== EXTRACTED MATERIAL ==
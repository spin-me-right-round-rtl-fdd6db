// aes_byte_serial: byte-serial AES-128 encryption around the rotational S-box
// with byte-parallel loading (rs_sbox_par, 8 cycles per evaluation).
//
// Datapath: a 256-bit state RAM and a 256-bit key RAM (32 x 8 bits each, one
// asynchronous read port and one write port). Each RAM is split into two
// 16-byte halves used in alternation: a round reads the old state and key
// from half h and writes the new ones into half ~h, so no byte is
// overwritten while still needed. A 2:1 multiplexer feeds the S-box from
// either RAM. The S-box result, multiplied by the MixColumns coefficient, is
// accumulated in an 8-bit aggregation register; the round-key byte is added
// when the byte is written back.
//
// MixColumns is computed on the fly, byte by byte. New state byte (r, c) is
//   s'(r,c) = 2.S(s(r,c+r)) ^ 3.S(s(r+1,c+r+1)) ^ S(s(r+2,..)) ^ S(s(r+3,..)) ^ k'(r,c)
// with ShiftRows folded into the read addresses (column indices mod 4). Every
// S-box result is used once and then discarded, so a round makes 64
// evaluations for the state (16 in the last round, which has no MixColumns).
// The key schedule is interleaved with the round: key byte k'(r,c) is formed
// right before state byte s'(r,c) needs it.
//
// Schedule (cycles):
//   LOAD      32   key bytes 0..15 on key_i, then plaintext bytes 0..15 on
//                  pt_i (written as plaintext ^ key: first AddRoundKey)
//   per byte (r, c), c outer, r inner:
//     key, c = 0   9   one S-box call on k(r+1 mod 4, 3), then k(r,0) ^ Rcon
//     key, c > 0   2   read k'(r,c-1), then write k(r,c) ^ k'(r,c-1)
//     state       33   four S-box calls back to back (9 in the last round:
//                      one call), the write-back adds k'(r,c)
//   round end  1   swap the halves
// One round takes 4*9 + 12*2 + 16*33 + 1 = 589 cycles, the last round
// 4*9 + 12*2 + 16*9 + 1 = 205, an encryption 32 + 9*589 + 205 = 5538.
//
// Parameter ROT_SBOX = 0 replaces the rotational S-box by a one-cycle 8x8
// table S-box (the latency-optimised starting point of this design). The
// schedule is the same with the S-box latency removed: key bytes take 2
// cycles (S-box read, then write), a state byte 5 (four reads into the
// aggregation register, then the write) and 1 in the last round, so a round
// takes 16*2 + 16*5 + 1 = 113 cycles, the last 16*2 + 16*1 + 1 = 49 and an
// encryption 32 + 9*113 + 49 = 1098.
//
// Interface: pulse start while idle. In the following 32 cycles (loading
// high) present key bytes 0..15 on key_i and then plaintext bytes 0..15 on
// pt_i (FIPS-197 byte order, byte 0 = most significant byte of the block).
// The ciphertext leaves in the last round, byte 0 first, one byte per 9
// cycles, on ct_o with ct_valid; done pulses in the last busy cycle.
//
// The structure (two 256-bit RAMs in alternating halves, 2:1 multiplexer
// before the S-box, 8-bit aggregation register, S-box re-evaluated for every
// MixColumns term, interleaved key schedule, the 32/589/205 cycle budget)
// follows the reference design. The byte order, the order of the operations
// inside a round, the FSM and the handshake are this design's own. The
// write-back adds the last S-box result and the round key in one cycle.
module aes_byte_serial
  import aes_rs_pkg::*;
#(
  parameter bit ROT_SBOX = 1'b1   // 1: rotational S-box (8 cycles), 0: table S-box
) (
  input  logic       clk,
  input  logic       rst_n,
  input  logic       start,
  input  logic [7:0] pt_i,
  input  logic [7:0] key_i,
  output logic       loading,
  output logic [7:0] ct_o,
  output logic       ct_valid,
  output logic       busy,
  output logic       done
);
  typedef enum logic [2:0] {B_IDLE, B_LOAD, B_KEY0, B_KEYA, B_KEYB, B_ST, B_REND} phase_e;

  phase_e     phase;
  logic [4:0] cnt;        // load counter
  logic [1:0] r, c;       // byte being produced: row, column
  logic [1:0] i;          // index of the S-box call outstanding
  logic       wait_q;     // an S-box call is outstanding
  logic [3:0] round;
  logic       h;          // half holding the current state and key
  logic [7:0] acc;        // aggregation register

  logic [7:0] st_ram [32];
  logic [7:0] k_ram  [32];
  logic [4:0] st_ra, k_ra, st_wa, k_wa;
  logic [7:0] st_q, k_q, st_wd, k_wd;
  logic       st_we, k_we;

  logic       sb_start, sb_valid;
  logic [7:0] sb_x, sb_y, prod;
  logic [1:0] j;          // state row read by the call being started
  logic       last_call;

  // byte (row, col) of a half
  function automatic logic [4:0] addr(input logic half, input logic [1:0] row,
                                      input logic [1:0] col);
    return {half, col, row};
  endfunction

  function automatic logic [7:0] xtime(input logic [7:0] a);
    return {a[6:0], 1'b0} ^ (a[7] ? MC_POLY : 8'h00);
  endfunction

  // ---------------------------------------------------------------- RAMs
  always_ff @(posedge clk) begin
    if (st_we) st_ram[st_wa] <= st_wd;
    if (k_we)  k_ram[k_wa]   <= k_wd;
  end
  assign st_q = st_ram[st_ra];
  assign k_q  = k_ram[k_ra];

  // ---------------------------------------------------------------- S-box
  if (ROT_SBOX) begin : g_rot
    logic sb_busy;   // not needed: the FSM waits for y_valid
    rs_sbox_par u_sbox (
      .clk, .rst_n, .start(sb_start), .x(sb_x), .y(sb_y), .y_valid(sb_valid), .busy(sb_busy)
    );
  end else begin : g_tab
    localparam logic [2047:0] SBOX_TAB = aes_sbox_table();
    assign sb_y     = SBOX_TAB[8*sb_x +: 8];
    assign sb_valid = 1'b1;
  end

  // Row of the state byte fed to the S-box by the call being started. With the
  // rotational S-box the next call starts when the previous result arrives;
  // with the table S-box call i reads row i in cycle i of the byte.
  always_comb begin
    if (round == 4'd10)     j = r;
    else if (!ROT_SBOX)     j = i;
    else                    j = wait_q ? i + 2'd1 : 2'd0;
  end
  assign last_call = (round == 4'd10) || (i == 2'd3);

  // MixColumns coefficient of the result of call i for output row r
  always_comb begin
    if (round == 4'd10) prod = sb_y;
    else unique case (2'(i - r))
      2'd0:    prod = xtime(sb_y);
      2'd1:    prod = xtime(sb_y) ^ sb_y;
      default: prod = sb_y;
    endcase
  end

  // ---------------------------------------------------------------- datapath control
  always_comb begin
    st_ra    = addr(h, j, 2'(c + j));
    k_ra     = '0;
    st_wa    = addr(~h, r, c);
    k_wa     = addr(~h, r, c);
    st_wd    = '0;
    k_wd     = '0;
    st_we    = 1'b0;
    k_we     = 1'b0;
    sb_start = 1'b0;
    sb_x     = st_q;
    ct_o     = '0;
    ct_valid = 1'b0;
    unique case (phase)
      B_LOAD: begin
        k_ra = {1'b0, cnt[3:0]};
        if (!cnt[4]) begin
          k_wa = {1'b0, cnt[3:0]};
          k_wd = key_i;
          k_we = 1'b1;
        end else begin
          st_wa = {1'b0, cnt[3:0]};
          st_wd = pt_i ^ k_q;
          st_we = 1'b1;
        end
      end
      B_KEY0: begin
        sb_x = k_q;
        if (!ROT_SBOX) begin
          // cycle 1: S-box on k(r+1,3) into acc; cycle 2: add k(r,0) and write
          if (!wait_q) k_ra = addr(h, r + 2'd1, 2'd3);
          else begin
            k_ra = addr(h, r, 2'd0);
            k_wd = k_q ^ acc;
            k_we = 1'b1;
          end
        end else if (!wait_q) begin
          k_ra     = addr(h, r + 2'd1, 2'd3);
          sb_start = 1'b1;
        end else if (sb_valid) begin
          k_ra = addr(h, r, 2'd0);
          k_wd = k_q ^ sb_y ^ ((r == 2'd0) ? rcon(round) : 8'h00);
          k_we = 1'b1;
        end
      end
      B_KEYA: k_ra = addr(~h, r, c - 2'd1);
      B_KEYB: begin
        k_ra = addr(h, r, c);
        k_wd = k_q ^ acc;
        k_we = 1'b1;
      end
      B_ST: begin
        k_ra = addr(~h, r, c);
        if (!ROT_SBOX) begin
          // write cycle: after the four reads, or at once in the last round
          if (wait_q || round == 4'd10) begin
            st_wd    = (round == 4'd10) ? (sb_y ^ k_q) : (acc ^ k_q);
            st_we    = 1'b1;
            ct_o     = st_wd;
            ct_valid = (round == 4'd10);
          end
        end else if (!wait_q) sb_start = 1'b1;
        else if (sb_valid) begin
          if (!last_call) sb_start = 1'b1;
          else begin
            st_wd    = acc ^ prod ^ k_q;
            st_we    = 1'b1;
            ct_o     = st_wd;
            ct_valid = (round == 4'd10);
          end
        end
      end
      default: ;
    endcase
  end

  // ---------------------------------------------------------------- FSM
  always_ff @(posedge clk or negedge rst_n) begin
    if (!rst_n) begin
      phase  <= B_IDLE;
      cnt    <= '0;
      r      <= '0;
      c      <= '0;
      i      <= '0;
      wait_q <= 1'b0;
      round  <= '0;
      h      <= 1'b0;
      acc    <= '0;
    end else begin
      unique case (phase)
        B_IDLE: if (start) begin
          phase <= B_LOAD;
          cnt   <= '0;
          h     <= 1'b0;
        end
        B_LOAD: begin
          cnt <= cnt + 5'd1;
          if (cnt == 5'd31) begin
            phase <= B_KEY0;
            round <= 4'd1;
            r     <= '0;
            c     <= '0;
          end
        end
        B_KEY0: begin
          if (!wait_q) begin
            wait_q <= 1'b1;
            if (!ROT_SBOX) acc <= sb_y ^ ((r == 2'd0) ? rcon(round) : 8'h00);
          end else if (sb_valid) begin
            wait_q <= 1'b0;
            i      <= '0;
            acc    <= '0;
            phase  <= B_ST;
          end
        end
        B_KEYA: begin
          acc   <= k_q;
          phase <= B_KEYB;
        end
        B_KEYB: begin
          i     <= '0;
          acc   <= '0;
          phase <= B_ST;
        end
        B_ST: begin
          if (!ROT_SBOX && !wait_q && round != 4'd10) begin
            // table S-box: accumulate one term per cycle
            acc <= acc ^ prod;
            i   <= i + 2'd1;
            if (i == 2'd3) wait_q <= 1'b1;
          end else if (!ROT_SBOX || wait_q) begin
            if (ROT_SBOX && sb_valid && !last_call) begin
              acc <= acc ^ prod;
              i   <= i + 2'd1;
            end else if (!ROT_SBOX || sb_valid) begin
              wait_q <= 1'b0;
              r      <= r + 2'd1;
              if (r == 2'd3) c <= c + 2'd1;
              if (r == 2'd3 && c == 2'd3) phase <= B_REND;
              else if (r == 2'd3)         phase <= B_KEYA;
              else                        phase <= (c == 2'd0) ? B_KEY0 : B_KEYA;
            end
          end else wait_q <= 1'b1;
        end
        B_REND: begin
          h <= ~h;
          if (round == 4'd10) phase <= B_IDLE;
          else begin
            round <= round + 4'd1;
            phase <= B_KEY0;
          end
        end
        default: phase <= B_IDLE;
      endcase
    end
  end

  assign loading = (phase == B_LOAD);
  assign busy    = (phase != B_IDLE);
  assign done    = (phase == B_REND) && (round == 4'd10);
endmodule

== TASK ITEM ==
Print only the lines that run from the start of the listing to the line bearing "byte (r, c), c"; please keep the first line and that last one, exactly as they appear.

== EXERCISE SOLUTION ==
repository spin-me-right-round-rtl-fdd6db
// aes_byte_serial: byte-serial AES-128 encryption around the rotational S-box
// with byte-parallel loading (rs_sbox_par, 8 cycles per evaluation).
//
// Datapath: a 256-bit state RAM and a 256-bit key RAM (32 x 8 bits each, one
// asynchronous read port and one write port). Each RAM is split into two
// 16-byte halves used in alternation: a round reads the old state and key
// from half h and writes the new ones into half ~h, so no byte is
// overwritten while still needed. A 2:1 multiplexer feeds the S-box from
// either RAM. The S-box result, multiplied by the MixColumns coefficient, is
// accumulated in an 8-bit aggregation register; the round-key byte is added
// when the byte is written back.
//
// MixColumns is computed on the fly, byte by byte. New state byte (r, c) is
//   s'(r,c) = 2.S(s(r,c+r)) ^ 3.S(s(r+1,c+r+1)) ^ S(s(r+2,..)) ^ S(s(r+3,..)) ^ k'(r,c)
// with ShiftRows folded into the read addresses (column indices mod 4). Every
// S-box result is used once and then discarded, so a round makes 64
// evaluations for the state (16 in the last round, which has no MixColumns).
// The key schedule is interleaved with the round: key byte k'(r,c) is formed
// right before state byte s'(r,c) needs it.
//
// Schedule (cycles):
//   LOAD      32   key bytes 0..15 on key_i, then plaintext bytes 0..15 on
//                  pt_i (written as plaintext ^ key: first AddRoundKey)
//   per byte (r, c), c outer, r inner:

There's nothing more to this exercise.